### What is being asked
In the listing below, find the line that contains "import vq_pkg::*;" and the line that contains "busy5, rr2, rr5;". Quote both and every line between them, exactly, and nothing more.

□ □ □ □

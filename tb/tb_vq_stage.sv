// tb_vq_stage: two level stages side by side, level 2 (two nodes, serial
// single-word memory) and level 5 (sixteen nodes, four-word parallel rows).
// Random codevector pairs are generated for every node, their stored form
// (Cb - Ca words and the quantized constant) is written through the codebook
// port, and random vectors with random upper index bits are sent, both
// back-to-back and with gaps. Each result is checked against the reference
// decision computed from the codevectors themselves, along with the passed
// vector, the 18-cycle latency, the one-vector-per-18-cycles rate and the
// number of memory-array activations per vector (16 serial, 4 parallel).
module tb_vq_stage;
  import vq_pkg::*;
  import tb_vq_ref_pkg::*;

  logic clk = 0;
  always #5 clk = ~clk;
  int checks = 0, failures = 0;

  localparam int NV = 80;

  logic   rst_n, in_valid;
  vec_t   in_vec;
  index_t in_index;
  cb_wr_t wr;
  logic   rdy2, rdy5, ov2, ov5, busy2, busy5, rr2, rr5;
  vec_t   ovec2, ovec5;
  index_t oidx2, oidx5;

  vq_stage #(.LEVEL(2)) u_l2 (.clk, .rst_n, .in_valid, .in_ready(rdy2), .in_vec, .in_index,
    .out_valid(ov2), .out_vec(ovec2), .out_index(oidx2), .wr, .busy(busy2), .row_rd(rr2));
  vq_stage #(.LEVEL(5)) u_l5 (.clk, .rst_n, .in_valid, .in_ready(rdy5), .in_vec, .in_index,
    .out_valid(ov5), .out_vec(ovec5), .out_index(oidx5), .wr, .busy(busy5), .row_rd(rr5));

  pixv_t ca [2][16], cb [2][16];      // [stage 0 = level 2, 1 = level 5][node]
  pixv_t xs [NV];
  index_t ix [NV];
  int    t_in [NV];
  int    cyc = 0, nout2 = 0, nout5 = 0, act2 = 0, act5 = 0, b2b = 0, gaps = 0;

  task automatic check(input bit ok, input string what);
    checks++;
    if (!ok) begin failures++; $display("FAIL %s", what); end
  endtask

  initial begin
    #500000;
    failures++;
    $display("watchdog expired");
    $display("TB_RESULT checks=%0d failures=%0d", checks, failures);
    $finish;
  end

  task automatic write_word(input int level, input bit is_k, input int addr, input int data);
    @(negedge clk);
    wr.en = 1; wr.is_const = is_k; wr.level = 3'(level - 1); wr.addr = 12'(addr);
    wr.data = word_t'(data);
  endtask

  task automatic load_level(input int s, input int level);
    for (int n = 0; n < 2 ** (level - 1); n++) begin
      for (int i = 0; i < 16; i++) begin
        ca[s][n][i] = $urandom_range(0, 255);
        cb[s][n][i] = $urandom_range(0, 255);
      end
      for (int i = 0; i < 16; i++)
        write_word(level, 0, n * 16 + i, int'(cb[s][n][i]) - int'(ca[s][n][i]));
      write_word(level, 1, n, k_quant(k_exact(ca[s][n], cb[s][n])));
    end
  endtask

  function automatic vec_t pack(input pixv_t x);
    vec_t v;
    for (int i = 0; i < 16; i++) v[i] = pix_t'(x[i]);
    return v;
  endfunction

  always @(posedge clk) begin
    cyc <= cyc + 1;
    if (rr2) act2++;
    if (rr5) act5++;
    if (ov2) begin
      int n, node;
      bit b;
      n = nout2; node = int'(ix[n][0]);
      b = decide(xs[n], ca[0][node], cb[0][node]);
      check(oidx2 == {ix[n][6:0], b}, $sformatf("L2 vec %0d idx %h exp %h", n, oidx2, {ix[n][6:0], b}));
      check(ovec2 == pack(xs[n]), "L2 vector passed on");
      check(cyc - t_in[n] == 18, $sformatf("L2 latency %0d", cyc - t_in[n]));
      nout2++;
    end
    if (ov5) begin
      int n, node;
      bit b;
      n = nout5; node = int'(ix[n][3:0]);
      b = decide(xs[n], ca[1][node], cb[1][node]);
      check(oidx5 == {ix[n][6:0], b}, $sformatf("L5 vec %0d idx %h exp %h", n, oidx5, {ix[n][6:0], b}));
      check(ovec5 == pack(xs[n]), "L5 vector passed on");
      check(cyc - t_in[n] == 18, $sformatf("L5 latency %0d", cyc - t_in[n]));
      nout5++;
    end
  end

  initial begin
    rst_n = 0; in_valid = 0; in_vec = '0; in_index = '0; wr = '0;
    repeat (2) @(negedge clk);
    rst_n = 1;
    load_level(0, 2);
    load_level(1, 5);
    @(negedge clk); wr = '0;
    for (int n = 0; n < NV; n++) begin
      for (int i = 0; i < 16; i++) xs[n][i] = $urandom_range(0, 255);
      ix[n] = index_t'($urandom);
      in_valid = 1; in_vec = pack(xs[n]); in_index = ix[n];
      #1;
      while (!(rdy2 && rdy5)) begin @(negedge clk); #1; end
      t_in[n] = cyc;     // edges so far; the next edge takes the vector
      @(posedge clk);
      if (n > 0 && t_in[n] - t_in[n-1] == 18) b2b++;
      @(negedge clk);
      in_valid = 0;
      if (n % 4 == 3) begin gaps++; repeat ($urandom_range(1, 30)) @(negedge clk); end
    end
    repeat (40) @(negedge clk);
    check(nout2 == NV && nout5 == NV, $sformatf("results %0d %0d of %0d", nout2, nout5, NV));
    check(act2 == 16 * NV, $sformatf("level-2 array reads %0d exp %0d", act2, 16 * NV));
    check(act5 == 4 * NV, $sformatf("level-5 array reads %0d exp %0d", act5, 4 * NV));
    check(b2b > NV / 2, $sformatf("back-to-back vectors %0d", b2b));
    $display("TB_RESULT checks=%0d failures=%0d", checks, failures);
    $finish;
  end
endmodule
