| testbench | what it checks |
|---|---|
| `tb_fm_mpx_top` | Whole design at full size, about 2400 Fs periods with real clock ratios. It checks:<br>• every DAC word: command, channel order, data;<br>• left = 5 kHz at 461 LSB with under 5 % 7 kHz, and right the reverse;<br>• full-scale pilot;<br>• PLL locked, with the LO equal to cos of twice the pilot phase;<br>• the Fs period;<br>• the SPI protocol;<br>• that each mechanism occurs: reset held while unlocked, bounce rejected, table wrap, filter starts, PLL corrections, transfer waits, new-sample events. |
| `tb_mpx_decoder` | Decoder alone, driven from an MPX signal computed in floating point. It checks separation and levels for `SYNC_DELAY` 29 and 221. |
| `tb_fir_mac` | 19 kHz, 38 kHz and 15 kHz filters. It checks:<br>• outputs bit-exact against a convolution computed with the testbench's own coefficients;<br>• latency;<br>• pass-band and stop-band gains with tones. |
| `tb_freq_doubler` | Lock and re-lock after pilot phase steps of +60° and −100°, LO phase, pilot gain, strobe spacing. |
| `tb_loop_filter` | Bit-exact recurrence. The settled output is checked against −0.5·sin(θ) and against the published simulation values of this filter for θ from −90° to 90°, with settling within 250 µs. |
| `tb_amp_a` | Tuning word against the floating-point formula. |
| `tb_nco` | Phase, sine and doubled cosine every cycle against a reference accumulator, frequency, and phase steps. |
| `tb_sync_delay`, `tb_mpx_encoder`, `tb_spi_controller_mpx_enc`, `tb_clk_div_512`, `tb_clk_div_10`, `tb_debounce` | Exact delay; table against the MPX equation; DAC word sequence and handshake; divider periods and duty; glitch rejection. |

The full-size top-level simulation (12.5 ms of signal, about 1.2 million fast clocks) builds in
under a minute and runs in a few seconds.

## Parameters you may want to change

- `mpx_decoder.SYNC_DELAY`: set to 221 for live, non-repeating input (see above).
- `mpx_decoder.NTAPS`: filter length, an odd number up to about 1000 for a 512·Fs clock. Changing it changes the group delay: keep `SYNC_DELAY = (NTAPS−1)/2`, or that value mod 192 for the test signal.
- `fir_mac.FT1/FT2/COEF_FRAC`: band edges and coefficient scaling. The coefficients follow automatically.
- `freq_doubler.STROBE_WAIT`: correction interval in Fs cycles.
- `mpx_encoder.C0/C1`: test-signal levels.
- `spi_controller_mpx_enc.SPI_DIV`: SPI clock divider value.

## How closely this follows the original prototype, and its limits

These parts follow the original design:

- the block structure and clock plan;
- the filter orders, bands, coefficient widths and output width;
- the loop filter transfer function;
- the amplifier equations and the NCO sizes and tuning word;
- the 500 µs strobe;
- the ×10 pilot gain;
- the 29-sample sum delay;
- the 192-entry test table;
- the SPI control words;
- the FSM states.

These are this design's own choices:

- fixed-point widths inside the loop (Q20 phase error and `vd_n`, 16-bit loop-filter coefficients);
- how the filter outputs are truncated to Q11;
- the ×2 mixer gain;
- the content of each decoder pipeline stage;
- the debounce window;
- the offset-binary DAC coding;
- the SPI divider value;
- the exact strobe sequencing.

Known differences and open points:
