# DBB subtractor: a full subtractor whose borrow reuses its difference

A conventional full subtractor computes `a - b - c` with two independent
pieces of logic: the difference `D = a ^ b ^ c`, and a borrow built from three
pairwise products, `B = ~a&b | b&c | ~a&c` (three ANDs feeding a three-input OR).
The difference-based-borrow (DBB) subtractor derives the borrow from the
difference that has already been computed:

    D = a ^ b ^ c
    B = (~a & c) | (b & D)

Behind the parity tree this leaves one inverter, two two-input ANDs and one
two-input OR. The idea is aimed at low-power, low-delay arithmetic, where the
shorter borrow logic matters in every bit of a multi-bit subtractor.

This repository gives that cell as synthesizable SystemVerilog, and a
parameterised multi-bit subtractor built by chaining cells.

## Why the borrow equation is right

A borrow leaves the bit whenever `a - b - c < 0`. There are two ways that can
happen:

* **A borrow comes in and the minuend bit is 0** (`~a & c`). Then
  `0 - b - 1` is negative whatever `b` is.
* **The subtrahend bit is 1 and the difference bit is 1** (`b & D`). With
  `b = 1`, `D = ~(a ^ c)`, so it is 1 only for `a = c`:
  `a=0,c=0` gives `0-1-0 = -1`, and `a=1,c=1` gives `1-1-1 = -1`. The other
  two cases with `b = 1` (`a != c`) give 0 or are already covered by the first
  term (`a=0,c=1`).

| a | b | c | D | B |
|---|---|---|---|---|
| 0 | 0 | 0 | 0 | 0 |
| 0 | 0 | 1 | 1 | 1 |
| 0 | 1 | 0 | 1 | 1 |
| 0 | 1 | 1 | 0 | 1 |
| 1 | 0 | 0 | 1 | 0 |
| 1 | 0 | 1 | 0 | 0 |
| 1 | 1 | 0 | 0 | 0 |
| 1 | 1 | 1 | 1 | 1 |

The borrow column is identical to the conventional `~a&b | b&c | ~a&c`; the
cell testbench checks both forms against each other for all eight inputs.

Because `B` depends on `D`, the borrow path of a cell now runs through the
parity tree. In a ripple chain the borrow into a bit (`c`) reaches `B` through
the second XOR and one AND/OR level, or directly through `~a & c`.

## Multi-bit subtractor

`dbb_subtractor` places `WIDTH` cells side by side. Bit `i` subtracts `b[i]`
and the borrow from bit `i-1` from `a[i]`; bit 0 takes the external borrow
`bin`, and the borrow out of the top bit is `bout`:

    diff = (a - b - bin) mod 2**WIDTH        (unsigned operands)
    bout = 1  exactly when  a < b + bin

The worst-case path is a borrow rippling through all `WIDTH` cells, as in
`a == b` with `bin = 1`, which gives `diff` all ones and `bout = 1`.

| parameter | default | meaning |
|-----------|---------|---------|
| `WIDTH`   | 4       | operand width in bits; the design was evaluated at 1, 4 and 8 bits, and 4 is the size that was laid out |

An 8-bit subtractor is `WIDTH = 8`, or two default instances with the low
instance's `bout` driving the high instance's `bin`.

## Where this RTL makes its own choices

The cell equations are the DBB design's. The following are choices made here
where the design leaves the point open:

* **Ripple-borrow chaining.** The design is evaluated at several bit sizes
  without saying how the cells are joined. A ripple chain is used, the plainest
  arrangement of full subtractor cells.
* **Borrow in and borrow out ports.** `bin` and `bout` are exposed so that the
  full result `a - b - bin` is visible and instances can be chained.
* **Unsigned operands.** `bout` is the unsigned borrow. For two's-complement
  operands `diff` is still the correct difference; overflow detection would be
  the XOR of the borrows into and out of the top cell, which is not brought out.
* **Purely combinational.** There is no clock, register or reset.

What the RTL does not carry: the DBB design is argued for by its transistor-level
delay and power at 0.12 µm. Those depend on the cell's circuit and layout, not on
its logic function, and a synthesis tool is free to restructure the equations.
To keep the DBB structure in silicon, the cell must be kept as a hierarchy
boundary (or mapped by hand) rather than flattened.

## Files

| file | contents |
|------|----------|
| `rtl/dbb_full_subtractor.sv` | one-bit DBB cell: `a`, `b`, `c` in; `d`, `bout` out |
| `rtl/dbb_subtractor.sv` | `WIDTH`-bit ripple-borrow subtractor; the top of the design |
| `tb/tb_dbb_full_subtractor.sv` | exhaustive test of the cell against integer arithmetic and the conventional borrow |
| `tb/tb_dbb_subtractor.sv` | exhaustive test of the subtractor at its default width; also counts borrow-out, no-borrow, borrow-in and full-ripple cases and fails if one never happens |
| `tb/tb_dbb_widths.sv` | exhaustive tests at 1, 4 and 8 bits (the 8-bit run is 131072 vectors) |

Every testbench prints one line `TB_RESULT checks=N failures=M` and ends with
`$finish`; a time-based watchdog ends it with a failure if it ever hangs.

## Simulating

With Verilator 5, from the repository root:

    verilator --binary --timing -Wall -Wno-fatal -y rtl -y tb +libext+.sv \
        --top-module tb_dbb_subtractor tb/tb_dbb_subtractor.sv -o sim
    ./obj_dir/sim

Replace `tb_dbb_subtractor` with `tb_dbb_full_subtractor` or `tb_dbb_widths`
to run the others. Lint the RTL alone with

    verilator --lint-only -Wall -y rtl +libext+.sv rtl/dbb_subtractor.sv

If you change `WIDTH`'s default, change the local parameter `W` in
`tb/tb_dbb_subtractor.sv` to match; the testbench checks that they agree.
Exhaustive testing grows as `2**(2*WIDTH+1)`, so beyond about 12 bits switch
the loops to `$urandom` operands.
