// dbb_full_subtractor: one-bit difference-based-borrow (DBB) full subtractor.
//
// Computes a - b - c for single bits. The difference is the usual three-input
// parity, d = a ^ b ^ c. The borrow is not built from the three pairwise
// products of a conventional full subtractor (~a&b | b&c | ~a&c); instead it
// reuses the difference that is already there:
//
//     bout = (~a & c) | (b & d)
//
// The term b & d covers the two cases in which b alone causes the borrow
// (a=0,b=1,c=0) or b together with c does (a=1,b=1,c=1); ~a & c covers a
// borrow in that meets a zero minuend. This needs one inverter, two 2-input
// ANDs and one 2-input OR behind the two XORs, and both outputs share the
// same parity path. The equations are those of the DBB cell; the signal
// names are this design's own.
//
// Interface: a (minuend), b (subtrahend), c (borrow in); d (difference),
// bout (borrow out). Purely combinational, no clock and no reset.
module dbb_full_subtractor (
  input  logic a,
  input  logic b,
  input  logic c,
  output logic d,
  output logic bout
);

  logic ab_x;  // a ^ b, first stage of the parity tree

  always_comb begin
    ab_x = a ^ b;
    d    = ab_x ^ c;
    bout = (~a & c) | (b & d);
  end

endmodule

□ □ □ □

### Written reply
  import vq_pkg::*;
  import tb_vq_ref_pkg::*;

  logic clk = 0;
  always #5 clk = ~clk;
  int checks = 0, failures = 0;

  localparam int NV = 80;

  logic   rst_n, in_valid;
  vec_t   in_vec;
  index_t in_index;
  cb_wr_t wr;
  logic   rdy2, rdy5, ov2, ov5, busy2, busy5, rr2, rr5;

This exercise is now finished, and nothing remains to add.